The result showed that 77.1% of the respondents knows menstruation before starting menstruation. But a study done in India showed that 99.6% had awareness about menstruation before menarche [19]. The difference might be due to a difference in the reproductive health related discussions within the community. On the contrary, according to a study done in Nagpur district, 36.95% had prior information about menstruation from their mother [20]. This difference might be due to the difference in the literacy level of mothers and other sources of information.
According to a study did in Mangalore, India, age has no significant association with knowledge about menstruation [18]. However in this study female adolescents in the age group of 17-19 were about 3.6 times more likely to had higher knowledge relative to those in the age group of 14-16. This implies that as the age of the female adolescents increased, the access to information and utilization of information might increase as well.
Mother is ideal source of information to their daughters. It is easy to talk about the issue with member of the family who has the same sex. In this study, 70.1% had information about menstruation from their mothers. This is supported by a study conducted in India which showed that the major source of information were their mothers [19].

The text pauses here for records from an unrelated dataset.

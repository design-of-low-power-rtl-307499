# An 8-bit accumulator processor with an eight-phase instruction cycle

This is a small load/store processor of the classic teaching kind. It has one
data register, the accumulator, and a 32 x 8-bit memory that holds program and
data together. Every instruction is one 8-bit word: a 3-bit opcode and a 5-bit
memory address. The main idea is uniform timing. Every instruction takes the
same eight clock cycles: four to fetch the word and four to execute it. One
combinational decoder therefore drives the whole machine from two inputs, the
current phase and the opcode.

The RTL is synthesizable SystemVerilog (IEEE 1800-2017) with a single clock.
It follows a published design description: the block structure, the opcode
table, the control table and the behaviour of each block. Where that
description is silent or could not be followed literally, this implementation
makes its own choice. Those choices are listed in
[Departures and choices](#departures-and-choices).

## Instruction set

| opcode | mnemonic | effect |
|-------:|----------|--------|
| `000` | HLT | stop; `halt` rises and stays high until reset |
| `001` | SKZ | if the accumulator is zero, skip the next instruction |
| `010` | ADD | `acc <= acc + mem[a]` (8-bit result, carry dropped) |
| `011` | AND | `acc <= acc & mem[a]` |
| `100` | XOR | `acc <= acc ^ mem[a]` |
| `101` | LDA | `acc <= mem[a]` |
| `110` | STO | `mem[a] <= acc` |
| `111` | JMP | `pc <= a` |

`a` is the instruction's bits 4:0 and the opcode is bits 7:5. There are no
flags other than "accumulator is zero", no carry and no stack. Execution starts
at address 0, and the program counter wraps from 31 to 0.

## The eight-phase instruction cycle

The clock generator counts phases 0 to 7, one per `clk` cycle. It brings the
count out as three level signals, each the inverted bit of the counter:

| phase | name | `fetch` | `clk2` | `clk1` |
|------:|------|:-:|:-:|:-:|
| 0 | address setup | 1 | 1 | 1 |
| 1 | instruction fetch | 1 | 1 | 0 |
| 2 | instruction load | 1 | 0 | 1 |
| 3 | idle | 1 | 0 | 0 |
| 4 | address setup (execute) | 0 | 1 | 1 |
| 5 | operand fetch | 0 | 1 | 0 |
| 6 | ALU operation | 0 | 0 | 1 |
| 7 | store result | 0 | 0 | 0 |

`clk1` toggles every cycle, `clk2` every two cycles and `fetch` every four.
`fetch` changes only when `clk2` rises. The names come from the original
design, where these signals were divided clocks. Here they are ordinary
signals sampled on the rising edge of `clk`.

`fetch` also steers the address multiplexer. In phases 0 to 3 the program
counter addresses memory. In phases 4 to 7 the address field of the
instruction register does.

The decoder (`rtl/decoder.sv`) produces these controls. Each entry lists the
signals that are high in that phase:

| phase | all opcodes | ADD/AND/XOR/LDA | SKZ, acc = 0 | STO | JMP |
|------:|---|---|---|---|---|
| 0 | - | | | | |
| 1 | `mrd` | | | | |
| 2 | `mrd ldir` | | | | |
| 3 | `mrd ldir` | | | | |
| 4 | `pclk` | | | | |
| 5 | | `mrd` | | | |
| 6 | `aclk` | `mrd ldac` | `pclk` | | `ldpc` |
| 7 | | `mrd ldac` | `pclk` | `mwr` | `ldpc pclk` |

Several controls stay high for two phases: `ldir`, `ldac`, `ldpc` and `pclk`.
For three of them a repeated action is harmless, because the second load
stores the same value. `pclk` is different. It is the program counter's
increment, and in the original design it was the counter's clock. So a
two-phase SKZ pulse must count **once**. `program_counter` keeps the previous
value of `pclk` and increments only in the cycle where `pclk` rises. When
`ldpc` and `pclk` are high together, the load wins, which makes JMP work.

Here is one instruction step by step, ADD at address `a`:

* Phases 1 to 3: memory reads `mem[pc]`. The instruction register loads it at
  the ends of phases 2 and 3.
* Phase 4: the program counter increments.
* Phases 5 and 6: memory reads `mem[a]` onto the bus. At the end of phase 6
  the ALU registers `acc + mem[a]`, because `aclk` is high.
* End of phase 7: the accumulator takes the ALU result. The load at the end of
  phase 6 only rewrites the previous ALU result. That value always equals the
  accumulator, because the ALU passes the accumulator through for every
  non-ALU opcode.

The ALU result is registered, so the zero flag is **not** taken from it.
`zr` is `acc == 0`, computed combinationally. SKZ therefore tests the
accumulator as it stands when SKZ executes.

## The data bus and the IO buffer

The original design has one bidirectional 8-bit data bus. The memory drives it
on reads, and the IO buffer drives the ALU result onto it. The buffer's enable
is `not (mrd | fetch | clk2)`. With the phase code above, the buffer drives
only in phases 6 and 7 of instructions that do not read memory. That is exactly
where STO writes the accumulator. The ALU passes the accumulator through for
STO, and the memory writes the bus at the end of phase 7.

The RTL has no tri-state nets. `io_buffer` resolves the bus as a multiplexer:
the ALU result when the buffer drives, the memory's read data when the memory
drives, and zero otherwise. An immediate assertion in `io_buffer` reports any
cycle in which both would drive.

The original description also calls the IO buffer a queue between the processor
and outside devices, but it gives the queue no size and no interface. Only the
bus driver is built here.

## Reset, program loading and halt

* `rstreq` (active high) is registered into the internal active-low `rst`.
  While `rst` is low, every register is cleared and the phase counter is held
  at 0. The memory is not cleared.
* While `rstreq` is high, `ewr`/`ead`/`edat` write one memory word per `clk`.
  This external port is ignored while the processor runs.
* `rst` rises in the cycle after `rstreq` is released. That cycle is phase 0 of
  the first instruction, at address 0.
* A HLT instruction runs its eight phases. The phase counter then freezes in
  phase 7 and the `halt` output rises. Only `rstreq` restarts the processor.

## Blocks and files

| file | block |
|------|-------|
| `rtl/risc8_pkg.sv` | widths, `opcode_e`, `phase_e` |
| `rtl/clock_generator.sv` | phase counter, `clk1`/`clk2`/`fetch`, reset register, halt freeze |
| `rtl/decoder.sv` | control table |
| `rtl/instruction_register.sv` | opcode / address split |
| `rtl/program_counter.sv` | 5-bit PC with load and edge-counted increment |
| `rtl/multiplexer.sv` | PC or IR address to memory, by `fetch` |
| `rtl/memory.sv` | 32 x 8 array, combinational read, synchronous write, external load port |
| `rtl/alu.sv` | ADD/AND/XOR/LDA, pass-through, registered result, zero flag |
| `rtl/accumulator.sv` | 8-bit register |
| `rtl/io_buffer.sv` | bus driver and bus resolution |
| `rtl/risc8_top.sv` | the processor: `clk`, `rstreq`, `ead[4:0]`, `edat[7:0]`, `ewr` in, `halt` out |

Every file opens with a comment that describes its interface and timing. The
top has 17 IO bits, the same count as the original design's implementation.
The `halt` output is this implementation's choice for the seventeenth.

## Departures and choices

* **One clock edge.** The original design clocks the ALU on the falling edge
  with its own `aclk`, and drives the program counter from `pclk`. Here
  everything runs on the rising edge of `clk`. `aclk` is a one-cycle enable.
  `pclk` is edge-detected inside the program counter, which keeps its "one
  pulse, one count" meaning.
* **Zero flag.** The description stores `zr` together with the ALU result.
  Here it is combinational from the accumulator, so that SKZ is correct.
* **Phase code.** The polarity and order of `clk1`/`clk2`/`fetch` are chosen.
  The polarity of `clk2` is fixed by a requirement: the IO buffer must drive
  during STO's store phase.
* **Reset release.** The original releases `rst` at a particular `clk2` edge.
  Here `rst` follows `rstreq` one cycle later, and the phase counter is held at
  0, so the first instruction always starts cleanly.
* **Halt.** The description lists HLT as an opcode but does not say how the
  machine stops. The freeze in the clock generator and the `halt` output are
  this implementation's design.
* **Instruction timing.** The source's introduction speaks of one-cycle
  execution. Its control table, which this RTL follows, takes eight clock
  cycles per instruction.
* **Storage.** The original's implementation reports 296 registers. This one
  has 35 flip-flop bits plus the 256 memory bits, 291 in all.
* **Not built:** the IO buffer's queue (no size or interface given), and the
  timing and power figures of the original implementation. Those are
  tool-specific results: a 4.983 ns minimum period and 14.14 mW on an FPGA.

## Verification

Each block has a self-checking testbench in `tb/` (`tb_<block>.sv`). Each one
ends with a line `TB_RESULT checks=N failures=M` and has a watchdog:

* `tb_decoder` checks every phase, opcode and zero-flag combination against
  the control table typed in independently.
* `tb_clock_generator` checks the phase sequence, that `fetch` changes only
  when `clk2` rises, the reset release, and the halt freeze.
* `tb_program_counter` checks load priority, and that a held `pclk` counts
  once.
* `tb_alu`, `tb_accumulator`, `tb_instruction_register`, `tb_memory`,
  `tb_multiplexer` and `tb_io_buffer` use random or exhaustive stimulus
  against reference models in the testbench.
* `tb_risc8_top` runs the whole processor at its default size. It uses an
  instruction-level reference model in lockstep. At the start of every
  instruction it compares the PC and the accumulator, and it checks that each
  instruction takes exactly 8 cycles. After a halt it compares all 32 memory
  words and the total cycle count (`8 x instructions + 4`). It runs one
  directed program and 40 random programs. It also counts each mechanism: every
  opcode, a skip taken and not taken, a jump, a store, an ADD overflow, a halt,
  the IO buffer driving the bus and operand reads. Any mechanism that never
  occurs counts as a failure.

Simulate with Verilator 5, package first:

```sh
verilator --binary --timing --assert -Irtl rtl/risc8_pkg.sv \
    rtl/clock_generator.sv rtl/decoder.sv rtl/instruction_register.sv \
    rtl/program_counter.sv rtl/multiplexer.sv rtl/memory.sv rtl/alu.sv \
    rtl/accumulator.sv rtl/io_buffer.sv rtl/risc8_top.sv \
    tb/tb_risc8_top.sv --top-module tb_risc8_top -Mdir obj_top
./obj_top/Vtb_risc8_top
```

For a single block, give the package, the block's file and its testbench. The
whole-processor test finishes in well under a second.

## Changing it

The widths come from `risc8_pkg` (`DATA_W`, `ADDR_W`, `OP_W`). The
instruction format assumes `OP_W + ADDR_W == DATA_W`. A wider machine
therefore needs a wider word or fewer address bits, and both the decoder's
table and the testbench's reference model must change with it. To add an
opcode, edit `opcode_e`, the ALU's `case`, `is_alu_op` if the new opcode
writes the accumulator, and the decoder's phase table.
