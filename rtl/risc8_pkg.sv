// risc8_pkg: types and constants shared by the 8-bit accumulator processor.
//
// The processor has an 8-bit data word and a 5-bit address (32 memory
// locations). An instruction is one word: the upper three bits select the
// operation, the lower five bits hold a memory address. Every instruction
// takes eight clock cycles, the eight phases below; the first four fetch the
// instruction and the last four execute it. The opcode values and the phase
// names are those of the processor's instruction and control tables; the
// binary code of the phases is this design's choice (see clock_generator).
package risc8_pkg;

  localparam int unsigned DATA_W = 8;
  localparam int unsigned ADDR_W = 5;
  localparam int unsigned OP_W   = 3;
  localparam int unsigned DEPTH  = 1 << ADDR_W;

  typedef logic [DATA_W-1:0] word_t;
  typedef logic [ADDR_W-1:0] addr_t;

  typedef enum logic [OP_W-1:0] {
    OP_HLT = 3'b000,  // halt
    OP_SKZ = 3'b001,  // skip the next instruction if the accumulator is zero
    OP_ADD = 3'b010,  // acc <= acc + mem[addr]
    OP_AND = 3'b011,  // acc <= acc & mem[addr]
    OP_XOR = 3'b100,  // acc <= acc ^ mem[addr]
    OP_LDA = 3'b101,  // acc <= mem[addr]
    OP_STO = 3'b110,  // mem[addr] <= acc
    OP_JMP = 3'b111   // pc <= addr
  } opcode_e;

  // Phase index = {~fetch, ~clk2, ~clk1}.
  typedef enum logic [2:0] {
    PH_INST_ADDR  = 3'd0,  // address setup
    PH_INST_FETCH = 3'd1,  // instruction fetch
    PH_INST_LOAD  = 3'd2,  // instruction load
    PH_IDLE       = 3'd3,  // idle
    PH_OP_ADDR    = 3'd4,  // address setup (execute half)
    PH_OP_FETCH   = 3'd5,  // operand fetch
    PH_ALU_OP     = 3'd6,  // ALU operation
    PH_STORE      = 3'd7   // store result
  } phase_e;

  // Opcodes whose result goes through the ALU into the accumulator.
  function automatic logic is_alu_op(opcode_e op);
    return op inside {OP_ADD, OP_AND, OP_XOR, OP_LDA};
  endfunction

endpackage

The variables that may affect knowledge towards menstruation might not be exhaustive. Furthermore, due to the sensitive nature of the issue there might be social desirability bias that over estimate the level of knowledge.
In the study, knowledge towards menstruation and predictors were identified. According to the finding of this study, majority of the students had high level of knowledge towards menstruation. Majority of them had prior information about menstruation. For most of them, the source of information were their mothers. Concerning pain severity, majority of them described that the pain they fell while menstruating relief on using medication. The study showed most of the female adolescents agreed that having menstruation interfere with class one day every cycle and menstruation interferes with the school performance. As finding showed, age of the respondents, being informed by someone before menarche and use of medication without consultation of health personnel were associated with high level of knowledge about menstruation.
We wish to express our sincere gratitude to Adama General Hospital and Medical College for their cooperation on necessary materials.